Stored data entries
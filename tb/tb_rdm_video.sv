// Workload testbench: one 720 x 480 8-bit image, one hidden bit per pixel,
// through the core at its default size. Pixels enter the insertion stage
// back to back in raster order (pixel p as p * 1.0 in 17Q8); the watermarked
// pixels go straight into the detection stage with the same key.
//
// Checks: every hidden bit is recovered; the insertion side takes exactly one
// pixel per clock (the whole image passes in 345600 clocks plus the pipeline
// latency of 57), and so does detection (latency 58 more). Every tenth row is
// compared bit for bit with the integer model, which runs on all pixels to
// keep its state. The distortion is reported as a PSNR in 8-bit grey levels.
// At one pixel per clock, an image takes 345600 clocks: 245.4 images/s at
// 84.8 MHz.
module tb_rdm_video;
  import tb_rdm_model_pkg::*;

  localparam int W = 720, H = 480, NPIX = W * H, KEY = 8'h39;
  localparam int FL = 128, NF = 16, LAT_INS = 57, LAT_DET = 58;

  logic clk = 0, rst_n = 0;
  logic [7:0] ins_key = 8'(KEY), det_key = 8'(KEY);
  logic ins_ready, ins_valid = 0, ins_b = 0, ins_out_valid;
  logic signed [24:0] ins_x = 0, ins_y;
  logic det_ready, det_valid, det_out_valid, det_b_hat;
  logic signed [24:0] det_z;
  logic [24:0] det_dist0, det_dist1;
  int checks = 0, failures = 0;

  rdm_qim_top dut (.*);

  assign det_valid = ins_out_valid;
  assign det_z     = ins_y;

  always #5 clk = ~clk;

  bit     bits[NPIX];
  longint ymod[NPIX];
  int     cyc = 0;
  always @(posedge clk) cyc <= cyc + 1;

  int     n_out = 0, n_dec = 0, n_err = 0, t_first_in = -1, t_last_ins = 0, t_last_det = 0;
  real    sq_err = 0.0;

  function automatic int pixel(int r, int c);
    int p;
    p = (r * 255) / H / 2 + (c * 255) / W / 2 + int'($urandom_range(0, 20)) - 10;
    if (p < 0) p = 0;
    if (p > 255) p = 255;
    return p;
  endfunction

  initial begin
    #20000000;
    failures++;
    $display("TB_RESULT checks=%0d failures=%0d", checks, failures);
    $finish;
  end

  int xin[NPIX];

  always @(posedge clk) if (rst_n && ins_out_valid) begin
    real d;
    if ((n_out / W) % 10 == 0) begin
      checks++;
      if (longint'(ins_y) != ymod[n_out]) begin
        failures++;
        if (failures < 10) $display("FAIL: pixel %0d y=%0d exp=%0d", n_out, ins_y, ymod[n_out]);
      end
    end
    d = (real'(ins_y) - real'(xin[n_out] * 256)) / 256.0;
    sq_err += d * d;
    n_out++;
    t_last_ins = cyc;
  end

  always @(posedge clk) if (rst_n && det_out_valid) begin
    if (int'(det_b_hat) != int'(bits[n_dec])) n_err++;
    n_dec++;
    t_last_det = cyc;
  end

  initial begin
    ins_model m;
    real mse, psnr;
    m = new(FL, NF, KEY, 0);
    repeat (3) @(negedge clk);
    rst_n = 1;
    while (!ins_ready || !det_ready) @(negedge clk);
    for (int p = 0; p < NPIX; p++) begin
      xin[p]  = pixel(p / W, p % W);
      bits[p] = 1'($urandom);
      ymod[p] = m.step(longint'(xin[p]) * 256, bits[p]);
    end
    t_first_in = cyc;
    for (int p = 0; p < NPIX; p++) begin
      ins_valid = 1;
      ins_x = 25'(xin[p] * 256);
      ins_b = bits[p];
      @(negedge clk);
    end
    ins_valid = 0;
    repeat (LAT_INS + LAT_DET + 10) @(negedge clk);
    checks++;
    if (n_out != NPIX || n_dec != NPIX) begin
      failures++; $display("FAIL: %0d pixels out, %0d bits decoded", n_out, n_dec);
    end
    checks++;
    if (n_err != 0) begin failures++; $display("FAIL: %0d bit errors", n_err); end
    checks++;
    if (t_last_ins - t_first_in != NPIX - 1 + LAT_INS) begin
      failures++; $display("FAIL: insertion took %0d clocks", t_last_ins - t_first_in);
    end
    checks++;
    if (t_last_det - t_first_in != NPIX - 1 + LAT_INS + LAT_DET) begin
      failures++; $display("FAIL: detection finished after %0d clocks", t_last_det - t_first_in);
    end
    mse  = sq_err / NPIX;
    psnr = 10.0 * $log10(255.0 * 255.0 / mse);
    $display("image %0dx%0d: %0d clocks for insertion, %0d bit errors, PSNR %0.1f dB",
             W, H, t_last_ins - t_first_in, n_err, psnr);
    $display("TB_RESULT checks=%0d failures=%0d", checks, failures);
    $finish;
  end
endmodule
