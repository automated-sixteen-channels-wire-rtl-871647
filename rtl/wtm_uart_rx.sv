// wtm_uart_rx: RS232 receiver, 8 data bits, no parity, one stop bit.
//
// The line is synchronised with two flip-flops. A falling edge starts a
// character; the start bit is checked at its middle, then each data bit
// (LSB first) is sampled at the middle of its bit time, counted in clocks of
// CLK_HZ / BAUD (rounded). A character whose stop bit is low is dropped.
//
// Interface: clk, rst_n, rxd; outputs data and a one-clock valid pulse after
// the middle of the stop bit. Timing: 57600 baud from 16.8 MHz uses 292
// clocks per bit (0.1 % fast).
//
// The line rate follows the document; the frame format (8N1) and the
// receiver structure are this design's choices.
module wtm_uart_rx #(
  parameter int unsigned CLK_HZ = 16_800_000,
  parameter int unsigned BAUD   = 57_600
) (
  input  logic       clk,
  input  logic       rst_n,
  input  logic       rxd,
  output logic [7:0] data,
  output logic       valid
);

  localparam int unsigned BIT_CLKS = (CLK_HZ + BAUD / 2) / BAUD;
  localparam int unsigned CW       = $clog2(BIT_CLKS + 1);

  typedef enum logic [1:0] {IDLE, START, DATA, STOP} state_t;

  state_t         state;
  logic [1:0]     sync;
  logic [CW-1:0]  timer;
  logic [2:0]     bit_idx;
  logic [7:0]     shreg;
  logic           line;

  assign line = sync[1];

  always_ff @(posedge clk or negedge rst_n) begin
    if (!rst_n) begin
      sync    <= 2'b11;
      state   <= IDLE;
      timer   <= '0;
      bit_idx <= '0;
      shreg   <= '0;
      data    <= '0;
      valid   <= 1'b0;
    end else begin
      sync  <= {sync[0], rxd};
      valid <= 1'b0;
      unique case (state)
        IDLE: if (!line) begin
          state <= START;
          timer <= CW'(BIT_CLKS / 2 - 1);
        end
        START: if (timer == 0) begin
          if (!line) begin
            state   <= DATA;
            timer   <= CW'(BIT_CLKS - 1);
            bit_idx <= '0;
          end else begin
            state <= IDLE;                 // glitch, not a start bit
          end
        end else timer <= timer - 1'b1;
        DATA: if (timer == 0) begin
          shreg <= {line, shreg[7:1]};
          timer <= CW'(BIT_CLKS - 1);
          if (bit_idx == 3'd7) state <= STOP;
          bit_idx <= bit_idx + 1'b1;
        end else timer <= timer - 1'b1;
        STOP: if (timer == 0) begin
          state <= IDLE;
          if (line) begin
            data  <= shreg;
            valid <= 1'b1;
          end
        end else timer <= timer - 1'b1;
      endcase
    end
  end

endmodule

● **Work task**
Starting from the records above, filter out all lines except those containing the word "parameter".

● **Completed exercise**
  parameter int unsigned CLK_HZ = 16_800_000,
  parameter int unsigned BAUD   = 57_600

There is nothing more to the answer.